Spatial Gradient Descriptors

gauss_image = np.zeros((16, 16))
mean = ( gauss_image.shape[0] / 2, gauss_image.shape[1] / 2 )
std = gauss_image.shape[0] / 5
G = partial( gauss, std, mean )
zs =  starmap( G, indices( gauss_image ) )
for v, (i, j) in zip( zs, indices( gauss_image ) ):
    gauss_image[ i, j ] = v

ax = show_image( gauss_image, interpolation = 'none' )
U, V = gradient_vectors( gauss_image )
ax.quiver( U, V, color='#00ff00', angles='xy' )
plt.show()

png

def show_spatial_gradient_descriptor( image, window ):
    x, y, w, h = window
    win_image = image[ x:x+w, y:y+h ]

    fig, axs = plt.subplots(1, 3, figsize=(12, 4))

    rgb = cv2.cvtColor( image, cv2.COLOR_GRAY2RGB )
    highlighted = cv2.rectangle( rgb, 
                                (y, x), (y+h, x+w), 
                                (0, 255, 0), 2 )
    show_image( highlighted, axs[0] )
    axs[0].set_title( 'highlighting the window' )
    
    show_image( win_image, axs[1], interpolation='none' )
    U, V = gradient_vectors( win_image )
    axs[1].quiver( U, V, color='#00ff00', angles='xy' )
    axs[1].set_title( 'gradient vectors in window' )

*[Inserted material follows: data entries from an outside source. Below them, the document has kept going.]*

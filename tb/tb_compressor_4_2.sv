// tb_compressor_4_2: exhaustive self-check of the exact 4:2 compressor.
// For all 32 input combinations it checks
//   X1+X2+X3+X4+Cin = Sum + 2*(Carry + Cout)
// and that Cout does not depend on Cin (flipping Cin must leave Cout alone),
// which is what lets a row of compressors avoid a carry ripple.
module tb_compressor_4_2;
  logic [3:0] x;
  logic       cin, sum, carry, cout;
  int checks = 0, failures = 0;

  compressor_4_2 dut (.x(x), .cin(cin), .sum(sum), .carry(carry), .cout(cout));

  initial begin : watchdog
    #10000;
    failures++;
    $display("watchdog expired");
    $display("TB_RESULT checks=%0d failures=%0d", checks, failures);
    $finish;
  end

  initial begin
    for (int v = 0; v < 16; v++) begin
      logic cout_at_0;
      for (int ci = 0; ci < 2; ci++) begin
        int unsigned expected, got;
        x   = v[3:0];
        cin = ci[0];
        #1;
        expected = $countones(v[3:0]) + ci;
        got      = sum + 2 * (carry + cout);
        checks++;
        if (got != expected) begin
          failures++;
          $display("FAIL x=%b cin=%0d -> sum=%0d carry=%0d cout=%0d (value %0d, expected %0d)",
                   x, cin, sum, carry, cout, got, expected);
        end
        if (ci == 0) cout_at_0 = cout;
        else begin
          checks++;
          if (cout !== cout_at_0) begin
            failures++;
            $display("FAIL x=%b: cout depends on cin", x);
          end
        end
      end
    end
    $display("TB_RESULT checks=%0d failures=%0d", checks, failures);
    $finish;
  end
endmodule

    angles = np.arctan2(V, U).flatten()
    axs[2].hist( angles, 8, facecolor='green', alpha=0.75 )
    axs[2].set_title( 'spatial gradient descriptor for window' )
    axs[2].set_xlim([ -3.5, 3.5 ])

    plt.show()
image = load_image( 'table_things.jpg' )
image_gray = cv2.cvtColor( image, cv2.COLOR_RGB2GRAY )
denoised = cv2.fastNlMeansDenoising( image_gray )
window = (160, 280, 16, 16)
show_spatial_gradient_descriptor( denoised, window )
window = (300, 250, 16, 16)
show_spatial_gradient_descriptor( denoised, window )

png

png

The first descriptor has more variation in the angles, hence is more distinctive and better for matching than the second descriptor.